▶ [ABOUT THIS EXERCISE]:
Look in the material below for the line holding "The bus sees an". Set it down exactly, with each later line up to and including the line holding "original hardware showed.".

━━━━━━

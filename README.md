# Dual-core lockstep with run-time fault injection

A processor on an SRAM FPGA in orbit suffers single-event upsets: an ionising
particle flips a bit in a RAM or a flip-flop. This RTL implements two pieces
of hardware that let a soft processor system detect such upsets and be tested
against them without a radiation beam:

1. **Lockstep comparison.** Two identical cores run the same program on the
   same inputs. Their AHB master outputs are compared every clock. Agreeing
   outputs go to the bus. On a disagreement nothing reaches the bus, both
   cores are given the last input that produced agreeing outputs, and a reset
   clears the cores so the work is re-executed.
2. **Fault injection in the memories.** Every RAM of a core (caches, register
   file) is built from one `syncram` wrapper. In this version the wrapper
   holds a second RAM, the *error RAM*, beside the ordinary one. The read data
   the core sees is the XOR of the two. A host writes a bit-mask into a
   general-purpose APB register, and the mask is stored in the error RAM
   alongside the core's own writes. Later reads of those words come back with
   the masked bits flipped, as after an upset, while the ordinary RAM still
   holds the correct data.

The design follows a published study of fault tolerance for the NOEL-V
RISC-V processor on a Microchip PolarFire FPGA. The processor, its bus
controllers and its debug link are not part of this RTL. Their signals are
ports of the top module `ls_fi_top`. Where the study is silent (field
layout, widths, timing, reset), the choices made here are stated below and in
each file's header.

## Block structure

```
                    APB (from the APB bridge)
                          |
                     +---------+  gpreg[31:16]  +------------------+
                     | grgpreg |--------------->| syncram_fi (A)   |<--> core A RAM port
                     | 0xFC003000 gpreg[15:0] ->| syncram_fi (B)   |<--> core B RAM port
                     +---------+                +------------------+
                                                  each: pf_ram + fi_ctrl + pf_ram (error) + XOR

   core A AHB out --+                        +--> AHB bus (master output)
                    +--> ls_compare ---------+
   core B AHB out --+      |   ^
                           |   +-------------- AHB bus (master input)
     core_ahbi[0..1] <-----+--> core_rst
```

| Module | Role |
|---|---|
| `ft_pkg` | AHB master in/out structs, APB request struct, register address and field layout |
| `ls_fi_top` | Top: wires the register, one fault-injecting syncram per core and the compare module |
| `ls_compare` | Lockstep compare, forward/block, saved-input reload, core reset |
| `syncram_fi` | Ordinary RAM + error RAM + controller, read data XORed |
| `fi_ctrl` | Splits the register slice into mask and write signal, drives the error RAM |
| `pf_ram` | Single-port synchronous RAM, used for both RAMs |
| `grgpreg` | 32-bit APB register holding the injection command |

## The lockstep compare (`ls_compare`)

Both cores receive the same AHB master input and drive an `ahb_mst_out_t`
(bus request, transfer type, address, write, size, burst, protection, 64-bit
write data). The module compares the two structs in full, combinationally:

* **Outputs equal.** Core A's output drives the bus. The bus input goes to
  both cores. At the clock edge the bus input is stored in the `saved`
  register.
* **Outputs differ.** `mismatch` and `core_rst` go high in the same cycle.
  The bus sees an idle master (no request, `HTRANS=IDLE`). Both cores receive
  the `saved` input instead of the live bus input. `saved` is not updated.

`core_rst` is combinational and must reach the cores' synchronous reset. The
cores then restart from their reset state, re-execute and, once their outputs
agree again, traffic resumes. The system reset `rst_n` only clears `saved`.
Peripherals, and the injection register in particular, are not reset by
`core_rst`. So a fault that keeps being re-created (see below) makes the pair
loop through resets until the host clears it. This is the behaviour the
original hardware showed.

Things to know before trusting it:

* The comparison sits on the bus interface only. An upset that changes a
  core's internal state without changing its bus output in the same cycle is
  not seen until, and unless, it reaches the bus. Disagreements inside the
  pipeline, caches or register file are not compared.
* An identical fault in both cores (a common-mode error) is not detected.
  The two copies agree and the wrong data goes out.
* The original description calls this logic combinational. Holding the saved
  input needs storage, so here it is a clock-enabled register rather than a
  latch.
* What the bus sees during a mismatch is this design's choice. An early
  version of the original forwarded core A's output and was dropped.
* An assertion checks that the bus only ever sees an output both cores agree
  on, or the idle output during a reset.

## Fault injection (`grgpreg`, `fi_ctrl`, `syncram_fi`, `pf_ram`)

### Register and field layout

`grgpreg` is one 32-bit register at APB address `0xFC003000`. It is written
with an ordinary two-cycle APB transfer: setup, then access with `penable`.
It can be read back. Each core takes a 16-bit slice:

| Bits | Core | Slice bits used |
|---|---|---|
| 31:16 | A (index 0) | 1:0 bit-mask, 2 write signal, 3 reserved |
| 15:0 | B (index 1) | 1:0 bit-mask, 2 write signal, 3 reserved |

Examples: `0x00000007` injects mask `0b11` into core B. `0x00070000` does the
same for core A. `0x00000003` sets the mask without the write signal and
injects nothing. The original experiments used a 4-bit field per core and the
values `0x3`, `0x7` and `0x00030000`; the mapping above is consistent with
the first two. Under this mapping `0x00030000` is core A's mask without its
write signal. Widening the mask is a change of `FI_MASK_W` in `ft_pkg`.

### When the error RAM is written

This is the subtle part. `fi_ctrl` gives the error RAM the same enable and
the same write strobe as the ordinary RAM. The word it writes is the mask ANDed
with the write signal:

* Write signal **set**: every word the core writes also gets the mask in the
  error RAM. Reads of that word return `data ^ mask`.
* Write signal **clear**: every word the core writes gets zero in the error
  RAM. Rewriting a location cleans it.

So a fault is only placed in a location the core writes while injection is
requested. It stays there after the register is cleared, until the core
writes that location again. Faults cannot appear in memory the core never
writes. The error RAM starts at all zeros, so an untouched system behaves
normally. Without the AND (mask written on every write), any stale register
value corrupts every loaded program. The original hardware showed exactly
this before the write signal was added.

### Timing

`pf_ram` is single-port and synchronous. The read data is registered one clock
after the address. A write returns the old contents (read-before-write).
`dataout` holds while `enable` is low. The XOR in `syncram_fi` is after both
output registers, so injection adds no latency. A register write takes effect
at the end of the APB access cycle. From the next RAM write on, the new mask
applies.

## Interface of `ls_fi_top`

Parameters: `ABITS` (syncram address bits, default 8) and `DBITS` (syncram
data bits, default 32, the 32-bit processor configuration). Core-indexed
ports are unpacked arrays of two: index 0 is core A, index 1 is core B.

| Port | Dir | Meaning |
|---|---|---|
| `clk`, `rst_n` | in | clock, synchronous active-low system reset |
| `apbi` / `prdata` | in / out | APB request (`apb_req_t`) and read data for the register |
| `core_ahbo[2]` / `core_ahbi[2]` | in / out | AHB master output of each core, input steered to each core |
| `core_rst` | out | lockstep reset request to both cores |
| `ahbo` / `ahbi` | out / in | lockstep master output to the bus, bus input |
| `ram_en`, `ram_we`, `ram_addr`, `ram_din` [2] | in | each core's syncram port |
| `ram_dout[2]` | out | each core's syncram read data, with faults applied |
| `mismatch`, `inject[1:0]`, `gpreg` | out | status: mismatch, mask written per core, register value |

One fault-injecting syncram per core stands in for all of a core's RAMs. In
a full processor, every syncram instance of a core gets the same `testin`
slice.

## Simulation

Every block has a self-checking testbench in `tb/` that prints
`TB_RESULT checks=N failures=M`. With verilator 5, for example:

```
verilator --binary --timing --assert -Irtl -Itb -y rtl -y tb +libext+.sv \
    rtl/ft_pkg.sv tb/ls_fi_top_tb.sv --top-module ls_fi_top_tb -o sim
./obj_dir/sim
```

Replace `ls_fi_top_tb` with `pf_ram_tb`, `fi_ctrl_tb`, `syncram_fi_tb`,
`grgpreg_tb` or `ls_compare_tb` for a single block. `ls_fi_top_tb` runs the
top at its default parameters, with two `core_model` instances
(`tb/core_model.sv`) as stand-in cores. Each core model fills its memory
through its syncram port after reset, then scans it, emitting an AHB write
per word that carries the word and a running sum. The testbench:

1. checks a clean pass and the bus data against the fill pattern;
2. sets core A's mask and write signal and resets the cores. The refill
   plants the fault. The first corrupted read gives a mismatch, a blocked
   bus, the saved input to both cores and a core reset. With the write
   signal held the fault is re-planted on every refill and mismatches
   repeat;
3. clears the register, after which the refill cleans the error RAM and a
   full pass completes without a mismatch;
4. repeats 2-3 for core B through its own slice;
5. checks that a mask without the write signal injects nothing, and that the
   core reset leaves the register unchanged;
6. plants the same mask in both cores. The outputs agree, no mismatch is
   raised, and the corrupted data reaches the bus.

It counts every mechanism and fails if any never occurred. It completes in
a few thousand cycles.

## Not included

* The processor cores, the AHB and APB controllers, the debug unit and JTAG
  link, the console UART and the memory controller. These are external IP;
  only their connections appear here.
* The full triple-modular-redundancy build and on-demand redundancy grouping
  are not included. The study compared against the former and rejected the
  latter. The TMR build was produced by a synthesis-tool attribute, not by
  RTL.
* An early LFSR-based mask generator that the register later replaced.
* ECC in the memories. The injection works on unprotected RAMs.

━━━━━━

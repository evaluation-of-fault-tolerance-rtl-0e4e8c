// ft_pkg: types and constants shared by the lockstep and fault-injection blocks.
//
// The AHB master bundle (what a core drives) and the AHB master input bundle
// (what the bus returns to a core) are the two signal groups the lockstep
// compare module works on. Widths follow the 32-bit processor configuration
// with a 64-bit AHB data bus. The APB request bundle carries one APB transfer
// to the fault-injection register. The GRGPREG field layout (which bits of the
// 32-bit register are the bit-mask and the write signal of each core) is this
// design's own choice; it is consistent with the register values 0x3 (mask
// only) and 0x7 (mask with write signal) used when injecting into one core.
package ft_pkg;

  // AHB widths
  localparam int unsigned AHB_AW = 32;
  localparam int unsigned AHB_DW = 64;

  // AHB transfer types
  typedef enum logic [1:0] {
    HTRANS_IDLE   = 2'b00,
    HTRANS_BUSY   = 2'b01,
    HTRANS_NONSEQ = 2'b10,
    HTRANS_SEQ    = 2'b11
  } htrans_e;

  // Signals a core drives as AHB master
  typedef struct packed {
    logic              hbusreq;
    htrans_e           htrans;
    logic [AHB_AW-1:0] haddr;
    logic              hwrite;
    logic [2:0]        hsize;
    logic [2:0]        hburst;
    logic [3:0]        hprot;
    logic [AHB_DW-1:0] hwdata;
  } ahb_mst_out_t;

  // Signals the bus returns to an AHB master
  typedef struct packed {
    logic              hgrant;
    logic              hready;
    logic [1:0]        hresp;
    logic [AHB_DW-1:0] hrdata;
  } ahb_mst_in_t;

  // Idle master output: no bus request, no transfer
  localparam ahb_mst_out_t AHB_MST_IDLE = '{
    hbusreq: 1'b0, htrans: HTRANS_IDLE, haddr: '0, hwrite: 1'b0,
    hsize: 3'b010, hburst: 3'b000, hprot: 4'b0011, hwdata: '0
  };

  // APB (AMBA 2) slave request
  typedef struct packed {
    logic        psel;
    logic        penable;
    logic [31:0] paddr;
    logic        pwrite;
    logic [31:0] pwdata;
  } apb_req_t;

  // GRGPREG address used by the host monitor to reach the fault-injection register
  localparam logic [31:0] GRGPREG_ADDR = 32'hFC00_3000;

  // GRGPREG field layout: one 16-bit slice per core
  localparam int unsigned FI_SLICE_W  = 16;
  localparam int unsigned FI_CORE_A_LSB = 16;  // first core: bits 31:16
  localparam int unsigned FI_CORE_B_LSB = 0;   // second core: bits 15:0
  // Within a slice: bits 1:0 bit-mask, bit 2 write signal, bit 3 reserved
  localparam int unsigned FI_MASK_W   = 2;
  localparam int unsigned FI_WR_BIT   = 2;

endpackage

━━━━━━

▶ [REPLY]:
  The bus sees an idle master (no request, `HTRANS=IDLE`). Both cores receive
  the `saved` input instead of the live bus input. `saved` is not updated.

`core_rst` is combinational and must reach the cores' synchronous reset. The
cores then restart from their reset state, re-execute and, once their outputs
agree again, traffic resumes. The system reset `rst_n` only clears `saved`.
Peripherals, and the injection register in particular, are not reset by
`core_rst`. So a fault that keeps being re-created (see below) makes the pair
loop through resets until the host clears it. This is the behaviour the
original hardware showed.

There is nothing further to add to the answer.